The top of the graph shows the years when the topic of “life” is most prevalent, in this case 1900, and this graph at least does not seem to reflect the same trends as the earlier graph.

One of the big problems here I think is the fact that I only have the data broken out by year.  When I am able to slice off finer chunks of data (like just the methodology articles for certain years), I think I may be able to get more interesting results.  Another problem is the fact that the SEP does not talk much about chemistry, so it might also be interesting to compare this data with other subjects, like physics, that are better covered.  Do physics show similar haphazard trends or do they reflect the historiography of the field better?

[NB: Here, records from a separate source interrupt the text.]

// tb_dct_piso: loads random words into the two-plane (10-bit) and the
// four-plane (12-bit) serialiser and checks every address slice, MSB first,
// against bits picked out of the loaded words.
module tb_dct_piso;
  logic clk = 1'b0;
  int   checks = 0, failures = 0;
  always #5 clk = ~clk;

  logic load, shift;
  logic [9:0]  w2 [4];
  logic [11:0] w4 [4];
  logic [3:0]  a2 [2];
  logic [3:0]  a4 [4];

  dct_piso #(.W(10), .P(2)) dut2 (.clk(clk), .load(load), .shift(shift), .word(w2), .addr(a2));
  dct_piso #(.W(12), .P(4)) dut4 (.clk(clk), .load(load), .shift(shift), .word(w4), .addr(a4));

  initial begin
    repeat (5000) @(posedge clk);
    failures++;
    $display("TB_RESULT checks=%0d failures=%0d", checks, failures);
    $finish;
  end

  initial begin
    logic [9:0]  k2 [4];
    logic [11:0] k4 [4];
    load = 1'b0; shift = 1'b0;
    for (int t = 0; t < 100; t++) begin
      for (int i = 0; i < 4; i++) begin
        k2[i] = 10'($urandom); k4[i] = 12'($urandom);
        w2[i] = k2[i]; w4[i] = k4[i];
      end
      load = 1'b1;
      @(posedge clk); #1;
      load = 1'b0; shift = 1'b1;
      for (int sl = 0; sl < 6; sl++) begin
        if (sl < 5)
          for (int j = 0; j < 2; j++) begin
            logic [3:0] e;
            for (int i = 0; i < 4; i++) e[i] = k2[i][9 - 2*sl - (1-j)];
            checks++;
            if (a2[j] !== e) begin
              failures++;
              $display("P=2 slice %0d plane %0d: %b, expected %b", sl, j, a2[j], e);
            end
          end
        if (sl < 3)
          for (int j = 0; j < 4; j++) begin
            logic [3:0] e;
            for (int i = 0; i < 4; i++) e[i] = k4[i][11 - 4*sl - (3-j)];
            checks++;
            if (a4[j] !== e) begin
              failures++;
              $display("P=4 slice %0d plane %0d: %b, expected %b", sl, j, a4[j], e);
            end
          end
        // Randomly stall one cycle: with shift low the slice must stay.
        if ($urandom % 4 == 0) begin
          shift = 1'b0;
          @(posedge clk); #1;
          shift = 1'b1;
        end
        @(posedge clk); #1;
      end
      shift = 1'b0;
    end
    $display("TB_RESULT checks=%0d failures=%0d", checks, failures);
    $finish;
  end
endmodule
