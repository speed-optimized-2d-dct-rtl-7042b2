// dct_rom: distributed-arithmetic ROM of one DCT coefficient.
//
// A 16-word table addressed by one bit from each of the four butterfly
// outputs that feed coefficient X_K (bit i of addr belongs to butterfly
// output i). Each word is the sum of the integer cosine weights whose address
// bit is set, so the table replaces the four multipliers of an inner product
// that distributed arithmetic evaluates one bit plane at a time. Word 0 is
// zero, which is what lets a zero bit be appended below the data for free.
//
// The words are 10-bit two's complement: the largest sum, 4*64 = 256 for X0,
// needs ten signed bits. The table is computed at elaboration from
// dct_pkg::rom_word; the read is combinational (the RAC registers it).
module dct_rom
  import dct_pkg::*;
#(
  parameter int unsigned K = 0            // coefficient index 0..7
) (
  input  logic [HALF-1:0]          addr,
  output logic signed [ROM_W-1:0]  data
);

  localparam int unsigned WORDS = 1 << HALF;

  function automatic logic [WORDS*ROM_W-1:0] build_table();
    logic [WORDS*ROM_W-1:0] t;
    for (int unsigned a = 0; a < WORDS; a++)
      t[a*ROM_W +: ROM_W] = ROM_W'(rom_word(3'(K), HALF'(a)));
    return t;
  endfunction

  localparam logic [WORDS*ROM_W-1:0] TABLE = build_table();

  assign data = TABLE[addr*ROM_W +: ROM_W];

endmodule
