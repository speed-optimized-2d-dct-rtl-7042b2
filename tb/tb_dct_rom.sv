// tb_dct_rom: checks all 16 words of all eight DA ROMs against sums of the
// integer cosine weights taken from the reference matrix.
module tb_dct_rom;
  import dct_ref_pkg::*;

  int checks = 0, failures = 0;
  logic [3:0] addr;
  logic signed [9:0] data [8];

  for (genvar k = 0; k < 8; k++) begin : g
    dct_rom #(.K(k)) dut (.addr(addr), .data(data[k]));
  end

  initial begin
    #100000;
    failures++;
    $display("TB_RESULT checks=%0d failures=%0d", checks, failures);
    $finish;
  end

  initial begin
    for (int a = 0; a < 16; a++) begin
      addr = 4'(a);
      #1;
      for (int k = 0; k < 8; k++) begin
        int exp_v;
        exp_v = 0;
        // Butterfly output i carries weight H[k][i] (first half of row k).
        for (int i = 0; i < 4; i++) if (a[i]) exp_v += H[k][i];
        checks++;
        if (int'(data[k]) != exp_v) begin
          failures++;
          $display("ROM %0d addr %0d: %0d, expected %0d", k, a, data[k], exp_v);
        end
      end
    end
    $display("TB_RESULT checks=%0d failures=%0d", checks, failures);
    $finish;
  end
endmodule
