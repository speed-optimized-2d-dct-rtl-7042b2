// dct_transpose: transpose register between the row and the column DCT.
//
// Eight word-serial-in, parallel-out registers of N*W bits (8 x 96 = 768
// flip-flops for W = 12) and eight 8-to-1 multiplexers. Every shift moves one
// finished row (its coefficients in ascending order, X0 in the most
// significant word) into register 0 while each register passes its content
// to the next one, so after eight rows register 7 holds row 0 and register 0
// row 7. The multiplexers then read one column: col[n] is word sel of the
// register holding row n, so sel = 0 yields the X0 column of all rows and
// sel = 7 the X7 column. The registers do not hold two blocks at once: the
// next block may only be shifted in after the last column has been read
// (the caller enforces it).
// Timing: shift takes effect at the clock edge; col is combinational in sel
// and the register contents.
module dct_transpose
  import dct_pkg::*;
#(
  parameter int unsigned W = 12           // coefficient width
) (
  input  logic                 clk,
  input  logic                 shift,
  input  logic signed [W-1:0]  row [N],   // X0..X7 of one row
  input  logic [2:0]           sel,       // column to read
  output logic signed [W-1:0]  col [N]    // element n = row n, column sel
);

  logic [N*W-1:0] regs [N];

  always_ff @(posedge clk) begin
    if (shift) begin
      for (int unsigned k = 0; k < N; k++)
        regs[0][(N-1-k)*W +: W] <= row[k];
      for (int unsigned r = 1; r < N; r++)
        regs[r] <= regs[r-1];
    end
  end

  always_comb begin
    for (int unsigned n = 0; n < N; n++)
      col[n] = regs[N-1-n][(N-1-32'(sel))*W +: W];
  end

endmodule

In all, I think this is an interesting proof of concept, but would be significantly more interesting with cleaner data and perhaps some comparisons of different subjects.

Query Sampling Journals

One of the other projects I’ve been working on is sampling the corpus of the Journal of the American Chemical Society against the Stanford Encyclopedia of Philosophy (SEP).  I’ve been using some models set up by the INPHO project here at Indiana.  The hope here is to see whether between 1879 and 1922 (the years I can analyze right now), the journal represents the philosophy of chemistry according to what the SEP thinks should be going on.  Here is a quick spreadsheet of the results.  This is organized year by year, and the articles are ordered in how close the query sampling matches to articles in the SEP (i.e. article 1 is closest, article 2 is next closest, and article 10 is relatively far away).  Overall, not surprisingly, the number one result is Chemistry.  That means at least that the Query samples are picking up on the main topic of the journal.  What is more interesting is the articles that follow.  There are not really any patterns that stand out, and, in some cases, like Duhem is the second closest article in 1889 and a bit further down the list in 1891. Duhem is mentioned by name 3 times in one article in 1891 but not at all in 1889.  To me, this seems to be representing two things.  First, there is some bias in the SEP toward particular topics.  Second, at least for earlier periods, standard encyclopedias like the SEP may not be the best sources for how the field is progressing. I’m still thinking more about that second argument, so more on that later.